[What the task asks]:
Your answer should be one number, the count of lines in the records that carry the string "automatic".

[Material for the task]:
------------

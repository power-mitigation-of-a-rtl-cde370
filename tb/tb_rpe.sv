// tb_rpe: self-checking test of the processing element.
// Random operands through every integer operation (with and without the
// immediate), directed IEEE-754 add/multiply cases, operand hold with
// en=0 and clear.  Expected values are computed here from the operation
// definitions.
module tb_rpe;
  import harp_pkg::*;

  logic clk = 0, rst_n = 0, ce = 1, en = 0, clr = 0;
  pe_cfg_t cfg;
  logic [31:0] in1, in2, out1, out2;
  int checks = 0, failures = 0;

  rpe dut (.*);

  always #5 clk = ~clk;

  initial begin
    #200000;
    failures++;
    $display("TB_RESULT checks=%0d failures=%0d", checks, failures);
    $finish;
  end

  function automatic logic [31:0] model(pe_cfg_t c, logic [31:0] a, logic [31:0] b0);
    logic [31:0] b, r;
    b = c.use_imm ? {{16{c.imm[15]}}, c.imm} : b0;
    case (c.op)
      OP_PASS: r = a;
      OP_ADD:  r = a + b;
      OP_SUB:  r = a - b;
      OP_MUL:  r = a * b;
      OP_SHL:  r = a << b[4:0];
      OP_SHR:  r = a >> b[4:0];
      OP_SRA:  r = $signed(a) >>> b[4:0];
      OP_LUT:  for (int i = 0; i < 32; i++) r[i] = c.lut[{a[i], b[i]}];
      OP_IMM:  r = {{16{c.imm[15]}}, c.imm};
      default: r = 0;
    endcase
    return r;
  endfunction

  task automatic apply(pe_cfg_t c, logic [31:0] a, logic [31:0] b, logic [31:0] exp);
    cfg = c; in1 = a; in2 = b; en = 1;
    @(posedge clk); #1;
    checks++;
    if (out1 !== exp || out2 !== b) begin
      failures++;
      $display("FAIL op=%0d a=%h b=%h out1=%h exp=%h out2=%h", c.op, a, b, out1, exp, out2);
    end
  endtask

  initial begin
    cfg = '0; in1 = 0; in2 = 0;
    repeat (2) @(posedge clk);
    rst_n = 1;
    @(posedge clk);
    for (int n = 0; n < 400; n++) begin
      pe_cfg_t c;
      logic [31:0] a, b;
      c = pe_cfg_t'($urandom);
      c.op = pe_op_e'($urandom_range(0, 8));
      a = $urandom; b = $urandom;
      apply(c, a, b, model(c, a, b));
    end
    // floating point: 1.5*2.0=3.0, 3.0+(-1.0)=2.0, 1.0+2.0=3.0, 0.5*0.5=0.25, x*0=0
    begin
      pe_cfg_t c;
      c = '0;
      c.op = OP_FMUL; apply(c, 32'h3FC00000, 32'h40000000, 32'h40400000);
      c.op = OP_FMUL; apply(c, 32'h3F000000, 32'h3F000000, 32'h3E800000);
      c.op = OP_FMUL; apply(c, 32'hC0400000, 32'h00000000, 32'h80000000);
      c.op = OP_FADD; apply(c, 32'h40400000, 32'hBF800000, 32'h40000000);
      c.op = OP_FADD; apply(c, 32'h3F800000, 32'h40000000, 32'h40400000);
      c.op = OP_FADD; apply(c, 32'h3F800000, 32'hBF800000, 32'h00000000);
      c.op = OP_FADD; apply(c, 32'hC1200000, 32'h40A00000, 32'hC0A00000); // -10+5=-5
    end
    // hold with en=0
    begin
      pe_cfg_t c;
      c = '0; c.op = OP_ADD;
      apply(c, 32'd7, 32'd9, 32'd16);
      en = 0; in1 = 32'd100; in2 = 32'd200;
      @(posedge clk); #1;
      checks++;
      if (out1 !== 32'd16) begin failures++; $display("FAIL hold"); end
      clr = 1;
      @(posedge clk); #1;
      clr = 0;
      checks++;
      if (out1 !== 32'd0 || out2 !== 32'd0) begin failures++; $display("FAIL clr"); end
    end
    $display("TB_RESULT checks=%0d failures=%0d", checks, failures);
    $finish;
  end
endmodule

------------

[Task result]:
2